Die Erdbebenkatastrophe in Chile dürfte die Versicherungsindustrie gemäss ersten Schätzungen drei bis acht Milliarden Dollar kosten. Dies teilte das auf die Modellierung von Versicherungsrisiken bei Naturkatastrophen spezialisierte US- Institut EQECAT am Dienstag mit.

Wie hoch die Belastungen für den Rückversicherer Swiss Re ausfallen werden, konnte eine Sprecherin des Unternehmens nicht sagen. Es sei derzeit noch zu früh, um eine Schätzung dazu abzugeben, hiess es.

Die Modelle für die Berechnung der Folgen eines Seebebens sollen nun überprüft werden, wie Mitarbeiter des Tsunami-Warnzentrums für den Pazifik in Hawaii sagten. Zwar rissen von dem Beben ausgelöste Riesenwellen in Chile selbst zahlreiche Menschen in den Tod, in anderen Pazifik-Anrainerstaaten verursachte der Tsunami aber keine grösseren Schäden.

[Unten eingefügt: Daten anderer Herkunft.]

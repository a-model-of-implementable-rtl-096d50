// tb_semp_rob: dispatches numbered instructions into a reorder buffer,
// completes them in random order (some mispredicted, some halts), and checks
// that they retire in program order, at most two per cycle, only when
// complete, that a mispredict or halt is the last to retire and squashes the
// rest (free_mask = their registers), and that the count stays right.
module tb_semp_rob;
  import semp_pkg::*;
  logic clk = 0, rst = 1;
  logic [1:0] dv; rob_entry_t [1:0] de; robidx_t [1:0] di; logic [5:0] cnt;
  cmpl_t [3:0] cm; retire_t [1:0] ret; logic flush; logic [NPREG-1:0] fm; robidx_t head; logic empty;
  int checks = 0, failures = 0;
  always #5 clk = ~clk;
  semp_rob #(.TID(1'b1)) dut (.clk, .rst, .disp_valid(dv), .disp(de), .disp_idx(di), .count(cnt), .cmpl(cm),
    .ret, .flush, .free_mask(fm), .head_idx(head), .empty);
  typedef struct { int seq; robidx_t idx; int pd; bit done; bit mp; bit halt; } e_t;
  e_t q [$];
  int seq = 0, next_ret = 0, nret_total = 0, nflush = 0;
  function automatic void chk(input bit ok, input string s); checks++; if (!ok) begin failures++; if (failures < 20) $display("FAIL %s", s); end endfunction
  initial begin
    dv = 0; de = '0; cm = '0;
    repeat (2) @(posedge clk); #1 rst = 0;
    for (int n = 0; n < 5000; n++) begin
      int nd;
      @(negedge clk);
      dv = 0; cm = '0;
      nd = $urandom_range(0, 2);
      if (q.size() + nd > ROB_DEPTH) nd = ROB_DEPTH - q.size();
      for (int k = 0; k < nd; k++) begin
        dv[k] = 1; de[k] = '0; de[k].pc = 32'(seq + k) << 2; de[k].has_dst = 1; de[k].pd = preg_t'((seq + k) % NPREG);
        de[k].halt = ($urandom_range(0, 60) == 0); de[k].done = de[k].halt;
      end
      // complete up to four random incomplete entries
      for (int c = 0; c < 4; c++) if (q.size() > 0) begin
        int j; j = $urandom_range(0, q.size()-1);
        if (!q[j].done) begin
          cm[c].valid = 1; cm[c].tid = 1; cm[c].rob = q[j].idx;
          cm[c].mispred = ($urandom_range(0, 30) == 0); cm[c].npc = 32'h40;
          q[j].done = 1; q[j].mp = cm[c].mispred;
        end
      end
      // a completion for the other thread is ignored
      if (q.size() > 0 && !q[0].done && cm[3].valid == 0) begin cm[3].valid = 1; cm[3].tid = 0; cm[3].rob = q[0].idx; end
      #1;
      chk(cnt == 6'(q.size()), "count");
      // expected retirement (completions land at the edge: only previously done entries retire)
      begin
        int exp_n; bit fl; logic [NPREG-1:0] efm;
        exp_n = 0; fl = 0; efm = '0;
        for (int k = 0; k < 2; k++)
          if (!fl && q.size() > k && exp_n == k && q[k].done && !(cm[0].valid && cm[0].rob == q[k].idx) &&
              !(cm[1].valid && cm[1].rob == q[k].idx) && !(cm[2].valid && cm[2].rob == q[k].idx) &&
              !(cm[3].valid && cm[3].tid && cm[3].rob == q[k].idx)) begin
            exp_n++; fl = q[k].mp || q[k].halt;
          end
        if (fl) for (int j = exp_n; j < q.size(); j++) efm[q[j].pd] = 1;
        for (int k = 0; k < 2; k++) begin
          chk(ret[k].valid == (k < exp_n), $sformatf("retire slot %0d valid", k));
          if (k < exp_n) chk(ret[k].pc == 32'(q[k].seq) << 2, "retire order");
        end
        chk(flush == fl, "flush");
        chk(fm == efm, "free mask");
        for (int k = 0; k < nd; k++) begin
          e_t x; x.seq = seq + k; x.idx = di[k]; x.pd = (seq + k) % NPREG; x.done = de[k].halt; x.mp = 0; x.halt = de[k].halt;
          q.push_back(x);
        end
        seq += nd;
        // completions that came this cycle for entries retiring now were excluded above
        for (int k = 0; k < exp_n; k++) void'(q.pop_front());
        nret_total += exp_n;
        if (fl) begin q.delete(); nflush++; end
      end
      @(posedge clk);
      #1 if (flush === 1'b0 && 0) ;
    end
    chk(nret_total > 1000 && nflush > 10, "enough retirements and flushes");
    $display("retired %0d, flushes %0d", nret_total, nflush);
    $display("TB_RESULT checks=%0d failures=%0d", checks, failures);
    $finish;
  end
  initial begin repeat (100000) @(posedge clk); failures++; $display("FAIL: watchdog"); $display("TB_RESULT checks=%0d failures=%0d", checks, failures); $finish; end
endmodule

Für den Geophysiker Gerard Fryer vom Tsunami-Warnzentrum ist das ein echtes Rätsel: Bei einem Seebeben der Stärke 8,8 vor Chile hätte er fatale Folgen auch für Hawaii erwartet, sagte Fryer. «Ich hätte gesagt: Das wird übel. Aber es war nicht so. Und wir müssen jetzt herausfinden, warum es nicht so war.»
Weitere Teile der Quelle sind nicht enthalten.